Trump is lionizing Jan. 6 rioters as 'warriors.' Could the dog whistle be any louder?


Donald Trump says the rioters who assaulted police officers in the Jan. 6 Capitol riot are “warriors.” That’s not just wrong; it’s dangerous.

On Jan. 6, 2021, more than 2,000 supporters of then-President Trump stormed the U.S. Capitol, hoping to stop the certification of President Biden’s election. Many came armed with pistols, knives, baseball bats, metal pipes, stun guns, or bear spray, and used them to attack police. Some 140 officers were assaulted.

In the ensuing three years, prosecutors have charged more than 1,400 of the rioters. More than 100 have been charged with causing serious injury to an officer or using a dangerous weapon. Several dozen are in jail awaiting trial.

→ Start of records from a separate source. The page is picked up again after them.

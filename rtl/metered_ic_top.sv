// metered_ic_top - a chip protected by active hardware metering with a
// hierarchical FSM (HFSM) lock.
//
// Every chip made from the same masks powers up locked in the same state
// S_R, but the way out depends on that chip's PUF: the PUF response picks
// one of four paths in each of the N lock layers, and the design house,
// given the response that the foundry reads out, returns the 2N key bits
// and the 2N(m-2) input bits that walk exactly that path. Only then does the
// chip reach S_0, the reset state of its original FSM, and start to work.
//
// Contents:
//   u_puf   - PUF (behavioural model; CHIP_ID plays the chip's process
//             variation), challenged with puf_challenge
//   u_lock  - the N-layer HFSM lock, fed by the PUF response, key and
//             the transitional input in_bits
// The original FSM is not part of this RTL: it is connected through the
// orig_fsm_* ports. It is held in reset (its state S_0) until the lock
// reaches S_0, and sees its input only from then on.
//
// Interface:
//   puf_challenge -> puf_response  PUF readout for the unlocking request
//   key, in_bits                   unlock key (2N bits, held) and the
//                                  per-clock transitional input {b1..bm}
//   unlocked, lock_state,          lock status; lock_step marks a taken
//   lock_step, lock_b12            step, lock_b12 the path-select bits
//   orig_fsm_rst_n, orig_fsm_in    to the original FSM
// Timing: one lock step per clock; with correct inputs `unlocked` and
// orig_fsm_rst_n rise 2N clocks after reset is released.
//
// The lock's place in front of the original FSM, the fixed power-up state
// and the PUF readout follow the scheme; the port set, the reset hand-over
// and the input gating toward the original FSM are this design's choices.
module metered_ic_top
  import hfsm_pkg::*;
#(
  parameter int unsigned N       = N_LAYERS_DEFAULT,      // HFSM layers
  parameter int unsigned M       = M_BITS_DEFAULT,        // input length m
  parameter int unsigned CW      = 64,                    // PUF challenge bits
  parameter logic [63:0] SECRET  = DESIGN_SECRET_DEFAULT, // design house's secret
  parameter logic [63:0] CHIP_ID = CHIP_ID_DEFAULT        // this chip's PUF identity
) (
  input  logic           clk,
  input  logic           rst_n,
  input  logic [CW-1:0]  puf_challenge,
  output logic [4*N-1:0] puf_response,
  input  logic [2*N-1:0] key,
  input  logic [M-1:0]   in_bits,
  output logic           unlocked,
  output lock_state_t    lock_state,
  output logic           lock_step,    // a lock step was taken this clock
  output logic [1:0]     lock_b12,     // {b1 b2} formed from PUF (and key)
  output logic           orig_fsm_rst_n,
  output logic [M-1:0]   orig_fsm_in
);

  logic [4*N-1:0] resp;

  puf_model #(
    .CW     (CW),
    .RW     (4 * N),
    .CHIP_ID(CHIP_ID)
  ) u_puf (
    .challenge(puf_challenge),
    .response (resp)
  );

  hfsm_lock #(
    .N     (N),
    .M     (M),
    .SECRET(SECRET)
  ) u_lock (
    .clk      (clk),
    .rst_n    (rst_n),
    .puf_resp (resp),
    .key      (key),
    .in_bits  (in_bits),
    .unlocked (unlocked),
    .state    (lock_state),
    .step_fire(lock_step),
    .b12      (lock_b12)
  );

  assign puf_response   = resp;
  assign orig_fsm_rst_n = unlocked;
  assign orig_fsm_in    = unlocked ? in_bits : '0;

endmodule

Daniel Rodriguez of Fontana pleaded guilty to stunning a police officer in the neck with a taser. A federal judge sentenced him to 12 years in prison.

Peter Schwartz of Owensboro, Ky., attacked police officers with pepper spray and a folding chair. He got 14 years, largely because he had 38 prior criminal convictions.

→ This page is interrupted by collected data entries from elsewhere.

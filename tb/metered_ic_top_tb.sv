// metered_ic_top_tb - end-to-end test of the metered chip: the whole
// unlocking protocol on two chips made from the same design.
//
// For each chip: challenge its PUF and read the response out (the
// foundry's side); compute the key and the 2N inputs from the response
// (the design house's side, unlock_calc_pkg); apply them, one input per
// clock, with wrong inputs mixed in; check that the chip reaches S_0 and
// hands over to the original FSM. Then the key computed for one chip is
// tried on the other, which must stay locked, and reset must lock a chip
// again.
//
// Every mechanism is counted and must occur at least once: step-1 and
// step-2 transitions, a hold on wrong {b3..bm}, a hold on a wrong key,
// an unlock, a rejected foreign key, a relock by reset, the original
// FSM's input gated while locked and passed once unlocked.
module metered_ic_top_tb;
  import hfsm_pkg::*;
  import unlock_calc_pkg::*;

  localparam int unsigned N  = N_LAYERS_DEFAULT;
  localparam int unsigned M  = M_BITS_DEFAULT;
  localparam int unsigned CW = 64;
  localparam logic [63:0] SECRET = DESIGN_SECRET_DEFAULT;

  int checks = 0, failures = 0;
  logic clk = 1'b0;
  always #5 clk = ~clk;

  initial begin : watchdog
    repeat (100000) @(posedge clk);
    failures++;
    $display("TB_RESULT checks=%0d failures=%0d (watchdog)", checks, failures);
    $finish;
  end

  task automatic check(input string what, input bit ok);
    checks++;
    if (!ok) begin
      failures++;
      if (failures < 20) $display("FAIL %s", what);
    end
  endtask

  // Two chips of the same design; chip 1 has its own process variation.
  logic [1:0]          rst_n;
  logic [CW-1:0]       chal   [2];
  logic [4*N-1:0]      resp   [2];
  logic [2*N-1:0]      key    [2];
  logic [M-1:0]        in_b   [2];
  logic [1:0]          unl, step, orst;
  lock_state_t         lst    [2];
  logic [1:0]          b12    [2];
  logic [M-1:0]        oin    [2];

  metered_ic_top chip0 (
    .clk, .rst_n(rst_n[0]), .puf_challenge(chal[0]), .puf_response(resp[0]),
    .key(key[0]), .in_bits(in_b[0]), .unlocked(unl[0]), .lock_state(lst[0]),
    .lock_step(step[0]), .lock_b12(b12[0]), .orig_fsm_rst_n(orst[0]),
    .orig_fsm_in(oin[0]));

  metered_ic_top #(.CHIP_ID(64'h0BAD_C0FF_EE00_0002)) chip1 (
    .clk, .rst_n(rst_n[1]), .puf_challenge(chal[1]), .puf_response(resp[1]),
    .key(key[1]), .in_bits(in_b[1]), .unlocked(unl[1]), .lock_state(lst[1]),
    .lock_step(step[1]), .lock_b12(b12[1]), .orig_fsm_rst_n(orst[1]),
    .orig_fsm_in(oin[1]));

  int n_step1 = 0, n_step2 = 0, n_hold_rest = 0, n_hold_key = 0;
  int n_unlock = 0, n_foreign = 0, n_relock = 0, n_gated = 0, n_passed = 0;

  // Count transitions taken by either chip.
  always @(posedge clk) begin
    for (int c = 0; c < 2; c++)
      if (rst_n[c] && step[c] && !unl[c]) begin
        if (lst[c].phase == PH_TOP) n_step1++;
        else                        n_step2++;
      end
  end

  task automatic reset_chip(input int c);
    @(negedge clk) rst_n[c] = 1'b0;
    @(negedge clk);
    check("power-up state is S_R",
          lst[c].layer == 0 && lst[c].phase == PH_TOP && !unl[c] && !orst[c]);
    rst_n[c] = 1'b1;
  endtask

  // Unlock chip c with the plan computed from response r; with `errors`
  // one wrong input and, in step 2, one wrong key are applied first.
  task automatic unlock(input int c, input logic [4*N-1:0] r, input bit errors,
                        input bit own, output int cycles);
    layer_plan_t p [N];
    for (int i = 0; i < N; i++) p[i] = plan_layer(i, r[4*i +: 4], SECRET);
    for (int i = 0; i < N; i++) key[c][2*i +: 2] = p[i].key;
    reset_chip(c);
    cycles = 0;
    for (int i = 0; i < N; i++) begin
      if (errors) begin
        in_b[c] = {2'b11, ~p[i].rest1[M-3:0]};
        @(negedge clk); cycles++;
        check("wrong input holds top", lst[c].phase == PH_TOP && lst[c].layer == 8'(i));
        n_hold_rest++;
      end
      in_b[c] = {2'($urandom), p[i].rest1[M-3:0]};
      #1;
      check("original FSM held and gated while locked", oin[c] == '0 && !orst[c]);
      n_gated++;
      @(negedge clk); cycles++;
      if (own)
        check("in middle state of the PUF's path",
              lst[c].phase == PH_MID && lst[c].path == p[i].path && lst[c].layer == 8'(i));
      if (errors) begin
        key[c][2*i +: 2] = ~p[i].key;
        in_b[c] = {2'($urandom), p[i].rest2[M-3:0]};
        @(negedge clk); cycles++;
        check("wrong key holds middle", lst[c].phase == PH_MID);
        n_hold_key++;
        key[c][2*i +: 2] = p[i].key;
      end
      in_b[c] = {2'($urandom), p[i].rest2[M-3:0]};
      @(negedge clk); cycles++;
    end
  endtask

  initial begin
    int cyc;
    logic [4*N-1:0] r0, r1;
    rst_n = 2'b00;
    for (int c = 0; c < 2; c++) begin
      chal[c] = 64'h0123_4567_89AB_CDEF;   // same PUF inputs for both chips
      key[c]  = '0;
      in_b[c] = '0;
    end
    repeat (2) @(negedge clk);

    // Foundry: read out both chips' PUF responses.
    r0 = resp[0];
    r1 = resp[1];
    check("two chips give different PUF responses", r0 != r1);

    // Clean unlock of chip 0: exactly 2N clocks.
    unlock(0, r0, 1'b0, 1'b1, cyc);
    check("chip 0 unlocks in 2N clocks", unl[0] && cyc == 2 * N);
    check("original FSM released", orst[0]);
    if (unl[0]) n_unlock++;
    in_b[0] = M'($urandom);
    #1 check("original FSM sees the input once unlocked", oin[0] == in_b[0]);
    n_passed++;

    // Unlock of chip 1 with errors mixed in.
    unlock(1, r1, 1'b1, 1'b1, cyc);
    check("chip 1 unlocks despite wrong tries", unl[1] && orst[1]);
    check("wrong tries cost extra clocks", cyc == 4 * N);
    if (unl[1]) n_unlock++;

    // Chip 1 reset: locked again.
    reset_chip(1);
    @(negedge clk);
    check("chip 1 relocked by reset", !unl[1] && !orst[1]);
    n_relock++;

    // Chip 0's key and inputs on chip 1: it must stay locked.
    unlock(1, r0, 1'b0, 1'b0, cyc);
    check("chip 0's key does not open chip 1", !unl[1]);
    n_foreign++;

    // Second challenge, new responses, both still unlock.
    for (int c = 0; c < 2; c++) chal[c] = {$urandom, $urandom};
    #1;
    unlock(0, resp[0], 1'b0, 1'b1, cyc);
    check("chip 0 unlocks under a second challenge", unl[0]);
    if (unl[0]) n_unlock++;
    unlock(1, resp[1], 1'b0, 1'b1, cyc);
    check("chip 1 unlocks under a second challenge", unl[1]);
    if (unl[1]) n_unlock++;

    // Every mechanism happened.
    check("step-1 transitions", n_step1 >= 4 * N);
    check("step-2 transitions", n_step2 >= 4 * N);
    check("holds on wrong input", n_hold_rest > 0);
    check("holds on wrong key", n_hold_key > 0);
    check("unlocks", n_unlock == 4);
    check("foreign key rejected", n_foreign > 0);
    check("relock", n_relock > 0);
    check("gating", n_gated > 0 && n_passed > 0);
    $display("mechanisms: step1=%0d step2=%0d hold_input=%0d hold_key=%0d unlock=%0d foreign=%0d relock=%0d",
             n_step1, n_step2, n_hold_rest, n_hold_key, n_unlock, n_foreign, n_relock);
    $display("TB_RESULT checks=%0d failures=%0d", checks, failures);
    $finish;
  end
endmodule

Christopher Quaglin of North Brunswick, N.J., tackled a police officer and choked him. A judge appointed by Trump called him “a menace to our society” and sentenced him to 12 years.

For months, Trump has called defendants like them “hostages” and “political prisoners,” as if they were being held unfairly by a repressive regime — a grotesque lie meant to attack the judicial system Trump wants to destroy.

But recently he gave the Jan. 6 attackers a more heroic title.

“Those J6 warriors — they were warriors,” the former president said at a rally in Las Vegas. “But they were really, more than anything else, they’re victims of what happened. All they were doing is protesting a rigged election.”

That’s quite a promotion. “Warriors” is a word Americans generally apply to members of the armed forces, not militants who attack police officers with bear spray.

Trump has crossed a line from defending the Jan. 6 detainees to lionizing them.

He has also promised to pardon most or all of them if he regains the White House.

The big problem isn’t how many he would pardon in 2025.

The problem is the message he’s sending to extremists who might be tempted to act in 2024: If you fight for me, you, too, can count on getting off — and on being hailed as a hero.

That’s a pretty loud dog whistle — only one step removed from “stand back and stand by,” Trump’s instruction to the extremist Proud Boys during the 2020 campaign. (They stood by until Jan. 6, when they showed up to batter down the Capitol’s doors.)

Trump’s praise for the rioters has come with an ugly escalation of his language on other themes.

He has denounced his opponents as “vermin.” a word that usually suggests extermination. He has claimed that migrants from Latin America, Asia and Africa are “poisoning our blood,” language once used by segregationists and Nazis.

And he has talked about taking revenge on Biden and others who he claims “rigged” his conviction by a New York jury for 34 felonies in a state court. (There is no evidence that the Biden administration played any role.)

Scholars of terrorism find all this worrisome.

“His message is escalating,” said Jon Lewis of George Washington University. “He’s saying: ‘We are warriors, and we have to stop this tyranny.’ It sounds intended to get his base ready for an impending conflict that will require violence.”

Trump’s promise of pardons serves a similar purpose, said Jacob Ware of the Council on Foreign Relations. “Prosecutions have two goals: punishment and deterrence. The [Jan. 6 defendants] have been punished, but Trump’s language has eroded any deterrence.”

It comes at a dangerous time. In its annual threat assessment, the Department of Homeland Security warned that any presidential election increases the risk of domestic terrorism.

The groups that led the assault on Jan. 6 have retreated in the face of prosecutions, but they haven’t gone away. Members of the Proud Boys have turned up at Trump rallies in North Carolina and New Jersey, apparently to recruit new members. Other organizations, including the Active Clubs network — successor to the California-based white supremacist Rise Above Movement — have been growing.

Federal law enforcement agencies have stepped up their attention to those threats, but they have sought to keep a low profile.

“There’s a lot of concern [in the federal government} about election violence,” said Ware, coauthor of a recent book on domestic extremism, “God, Guns and Sedition.”

“My worry is that conspiracy theories are so deeply entrenched in the [pro-Trump] movement, anything the federal government tries to do will be seen as an escalation. Efforts to protect vote counters will be portrayed as efforts to ‘protect the steal.’ Education efforts will be dismissed as ‘fake news,’” he said. “So it may be more effective for state and local governments and civil society [nongovernmental organizations] to take the lead.”

One focus of state efforts will be protecting vote-counting sites, especially in swing states with a history of slow tabulation: Wisconsin, Michigan and Pennsylvania.

The first step, though, is to take the problem seriously.

This isn’t just Trump being Trump.

He claims to be a champion of law and order, but he’s in favor of violence if it will help him take power — and he’s proclaiming it in plain sight.